WORK TASK → From the first line of the data below, repeat each line exactly until you reach the line with "a rising clock"; include that line too.

TASK DATA →
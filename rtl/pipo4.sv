// pipo4 - 4-bit parallel-in / parallel-out shift register.
//
// Every bit is a D flip-flop whose next value is
//   sh & (previous bit)  |  ld & d[i]  |  ~sh & ~ld & q[i]
// where the previous bit of q[0] is the serial input si. So on a rising clock
// edge SH shifts one place from q[0] towards q[WIDTH-1] (q[WIDTH-1] is the
// serial output), LD loads d, and with neither the register holds. nclr clears
// it asynchronously (active low). SH and LD are not meant to be high together;
// if they are, each bit takes the OR of the shifted and the loaded value, as
// the gate structure does.
// The gate equation, the shift direction and the clear are the original
// design's; the WIDTH parameter (default 4) is added for reuse.
module pipo4 #(
  parameter int unsigned WIDTH = 4
) (
  input  logic             clk,
  input  logic             nclr,
  input  logic             sh,
  input  logic             ld,
  input  logic             si,
  input  logic [WIDTH-1:0] d,
  output logic [WIDTH-1:0] q
);
  logic [WIDTH-1:0] prev;
  logic [WIDTH-1:0] nxt;

  always_comb begin
    prev = {q[WIDTH-2:0], si};
    for (int i = 0; i < WIDTH; i++)
      nxt[i] = (sh & prev[i]) | (ld & d[i]) | (~sh & ~ld & q[i]);
  end

  always_ff @(posedge clk or negedge nclr)
    if (!nclr) q <= '0;
    else       q <= nxt;
endmodule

YOUR RESPONSE →
filename rtl/pipo4.sv
// pipo4 - 4-bit parallel-in / parallel-out shift register.
//
// Every bit is a D flip-flop whose next value is
//   sh & (previous bit)  |  ld & d[i]  |  ~sh & ~ld & q[i]
// where the previous bit of q[0] is the serial input si. So on a rising clock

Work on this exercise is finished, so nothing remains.